「取り急ぎご連絡まで」は失礼にあたる?丁寧な言い換え表現や例文を紹介

ビジネスメールでお馴染みのフレーズはいろいろありますが、「取り急ぎご連絡まで」もその1つです。
用件だけを伝えたいときに便利なフレーズなので、よく使っているという人も多いでしょう。
ただし、「取り急ぎご連絡まで」という表現は、相手によっては失礼にあたることもあるのです。
今回の記事では、「取り急ぎご連絡まで」の使い方について解説します。
丁寧な言い換え表現や例文も紹介していますので、ぜひ参考にしてくださいね。
Contents
「取り急ぎご連絡まで」の意味
「取り急ぎご連絡まで」の意味が、今ひとつピンと来ないという人もいるかもしれません。
まずは、その意味を押さえておきましょう。
「取り急ぎご連絡まで」とは、「とりあえず用件だけを伝えます」という意味の表現で、「詳細は追って知らせる」という旨が含まれています。
先に用件のみを伝え、その後に詳細を知らせる予定であることが、間接的にほのめかされているわけです。
「取り急ぎ〜まで」という言い回しは、「ご連絡」以外に「取り急ぎご報告まで」「取り急ぎお礼まで」といった形でも使われます。

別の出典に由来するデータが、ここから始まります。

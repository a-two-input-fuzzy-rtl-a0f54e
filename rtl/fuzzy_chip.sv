// fuzzy_chip - two-input, one-output Sugeno order-zero fuzzy processor.
//
// The fuzzy system (8 MFs per input with no more than two overlapping, and
// a complete set of 64 rules whose address is their antecedent) is loaded
// through the cfg port. For every input set only the four active rules are
// processed, one per clock, so a new input set can enter every four clocks
// (30 ns at 133 MHz) whatever the fuzzy system.
//
// Pipeline, one rule per clock (step numbers as in the original chip):
//   input register  Input_Ready / Load_Input handshake (fz_input_sync)
//   step 1          active MFs from the boundary memories (fz_ars), then the
//                   four rule addresses in four consecutive clocks
//   steps 2..9      rule memory read, fuzzification tables (fz_fuzzifier);
//                   the rule word is delayed to stay beside its alphas
//   step 10         alpha selectors and MIN / product (fz_tnorm)
//   steps 11,12     sum(theta), 2-stage theta*Z, sum(theta*Z) (fz_defuzz)
//   division        4 clocks in parallel with the pipeline (fz_divider),
//                   ends with zo and a one-clock Output_Ready pulse
// Latency: 21 clocks from the first clock edge that samples Load_Input high
// to the edge that raises output_ready: 1 synchroniser edge, 1 capture
// edge, steps 1..12 of the first rule, 3 more rule clocks, and 4 division
// clocks. The original chip quotes the same total as 1 synchronisation +
// 12 pipeline + 4 rule + 4 division clocks (157.5 ns at 7.5 ns).
//
// cfg port (this design's own; the original chip is loaded through its
// input data pins or a serial pin, whose protocol is not published): cfg_we
// writes cfg_wdata at cfg_addr of the memory chosen by cfg_target. Boundary
// words use wdata[6:0], table words wdata[7:0], rule words wdata[8:0] =
// {premise code[1:0], Z[6:0]}. Loading is meant to happen while idle.
module fuzzy_chip
  import fuzzy_pkg::*;
(
  input  logic              clk,
  input  logic              rst_n,
  // input handshake
  input  logic              load_input,
  input  logic [X_W-1:0]    x0_in,
  input  logic [X_W-1:0]    x1_in,
  output logic              input_ready,
  // t-norm mode pin: 0 = MIN, 1 = product
  input  logic              tnorm_sel,
  // output handshake
  output logic [Z_W-1:0]    zo,
  output logic              output_ready,
  // loading of the fuzzy system
  input  logic              cfg_we,
  input  cfg_target_e       cfg_target,
  input  logic [X_W-1:0]    cfg_addr,
  input  logic [RULE_W-1:0] cfg_wdata
);
  // input register
  logic           set_valid, set_take;
  logic [X_W-1:0] in_x0, in_x1;

  fz_input_sync u_in (
    .clk, .rst_n, .load_input, .x0_in, .x1_in, .input_ready,
    .set_valid, .x0(in_x0), .x1(in_x1), .set_take);

  // step 1: active rule selector
  ptag_t           tag1;
  logic [MF_W-1:0] mf0, mf1;
  logic [X_W-1:0]  ars_x0, ars_x1;

  fz_ars u_ars (
    .clk, .rst_n,
    .bp_we0  (cfg_we && cfg_target == CFG_BP0),
    .bp_we1  (cfg_we && cfg_target == CFG_BP1),
    .bp_waddr(cfg_addr[2:0]),
    .bp_wdata(cfg_wdata[X_W-1:0]),
    .set_valid, .x0_in(in_x0), .x1_in(in_x1), .set_take,
    .tag(tag1), .mf0, .mf1, .x0(ars_x0), .x1(ars_x1));

  // steps 2..9: rule memory and fuzzification
  logic [RULE_W-1:0] rule_rd, rule9;
  ptag_t             tag9;
  logic [A_W-1:0]    alpha0, alpha1;

  fz_ram #(.DEPTH(N_RULES), .WIDTH(RULE_W)) u_rules (
    .clk,
    .we   (cfg_we && cfg_target == CFG_RULE),
    .waddr(cfg_addr[RA_W-1:0]),
    .wdata(cfg_wdata),
    .raddr({mf0, mf1}),
    .rdata(rule_rd));

  fz_delay #(.WIDTH(RULE_W), .DEPTH(FUZZ_STAGES - 1)) u_rule_align (
    .clk, .rst_n, .d(rule_rd), .q(rule9));

  fz_fuzzifier #(.STAGES(FUZZ_STAGES)) u_fuzz (
    .clk, .rst_n,
    .lut_we0  (cfg_we && cfg_target == CFG_LUT0),
    .lut_we1  (cfg_we && cfg_target == CFG_LUT1),
    .lut_waddr(cfg_addr),
    .lut_wdata(cfg_wdata[LUT_W-1:0]),
    .tag_in(tag1), .x0(ars_x0), .x1(ars_x1), .odd0(mf0[0]), .odd1(mf1[0]),
    .tag_out(tag9), .alpha0, .alpha1);

  // step 10: MIN / product
  ptag_t          tag10;
  logic [A_W-1:0] theta;
  logic [Z_W-1:0] z10;

  fz_tnorm u_tnorm (
    .clk, .rst_n, .mode(tnorm_e'(tnorm_sel)),
    .tag_in(tag9), .alpha0, .alpha1,
    .premise(rule9[RULE_W-1 -: PC_W]), .z_in(rule9[Z_W-1:0]),
    .tag_out(tag10), .theta, .z_out(z10));

  // steps 11, 12: defuzzification sums
  logic             sums_done;
  logic [ST_W-1:0]  sum_theta;
  logic [SZT_W-1:0] sum_ztheta;

  fz_defuzz u_defuzz (
    .clk, .rst_n, .tag_in(tag10), .theta, .z(z10),
    .done(sums_done), .sum_theta, .sum_ztheta);

  // division and output handshake
  fz_divider u_div (
    .clk, .rst_n, .start(sums_done), .num(sum_ztheta), .den(sum_theta),
    .output_ready, .zo);
endmodule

【ビジネスシーン別】「取り急ぎご連絡まで」の使い方と例文
「取り急ぎご連絡まで」はとても便利なフレーズです。
ここでは、「取り急ぎご連絡まで」の使い方と例文をビジネスシーン別に紹介します。
日程変更の共有をするとき
急に予定が変わったら、関係各位への迅速な伝達が必要です。
日程変更の共有をするときには、まず変更がある旨を簡潔に伝え、後ほど詳細を送るようにしましょう。
- 明日の午後のミーティングは延期となりました。
新たな日程は決まり次第、お知らせします。
取り急ぎご連絡まで。
- 本日の商談は先方のご都合により、来週以降に変更となりました。
取り急ぎご連絡まで。
メールや資料の受領報告をするとき
先方からのメールや資料の受領報告をするときにも「取り急ぎご連絡まで」は便利です。
内容を確認する必要があっても、確認してから受領報告していては時間がかかってしまいます。
まずは無事に受け取った旨だけを先方に伝えましょう。
- メールをお送りいただき、有難うございました。
後ほど詳細を確認させていただきます。
取り急ぎご連絡まで。
- ただいま、資料を受け取りました。
あいにく外出先のため、後ほど拝見します。
取り急ぎご連絡まで。
業務の進捗や完了を報告するとき
仕事では「報連相」が不可欠です。
業務の進捗や完了を報告するときにも「取り急ぎご連絡まで」が使えます。
- ただ今、商談が終了し、無事に契約成立の運びとなりました。
取り急ぎご連絡まで。
- 〇〇の件ですが、先方から期日を延期してほしい旨、申し出がありました。
こちらの都合は伝えていますが、明日までの回答をご希望です。
取り急ぎご連絡まで。
重要な情報を周知するとき
緊急性が高いときこそ、迅速な情報共有が必要です。
重要な情報を周知するときには「取り急ぎご連絡まで」を使って相手に用件を伝えましょう。
大切なのは他の用件を併記しないことです。
必要な用件だけに絞って書くようにしましょう。
- 先ほど配布した資料に誤りがありました。
追って上長から指示がありますので、しばらくお待ちください。
取り急ぎご連絡まで。
- 書類の提出期限は明日までです。
提出が難しい場合は必ず本日中にご連絡ください。
取り急ぎご連絡まで。
問題が発生したことを周知するとき
何らかの問題が発生したことを周知するときには、速やかに対応することが大切です。
「取り急ぎご連絡まで」を使って情報が素早く共有されることによって、更なる問題発生を防げる可能性が高まります。
- ただいま、システムトラブルが発生しました。
ログアウトの上、待機をお願いします。
取り急ぎご連絡まで。
- 電気系統の異常が確認されました。
直ちに作業を中止し、上長の指示に従ってください。
取り急ぎご連絡まで。
「取り急ぎご連絡まで」を使うときの注意点
便利なフレーズの「取り急ぎご連絡まで」ですが、使う際には気をつけるべき点がいくつかあります。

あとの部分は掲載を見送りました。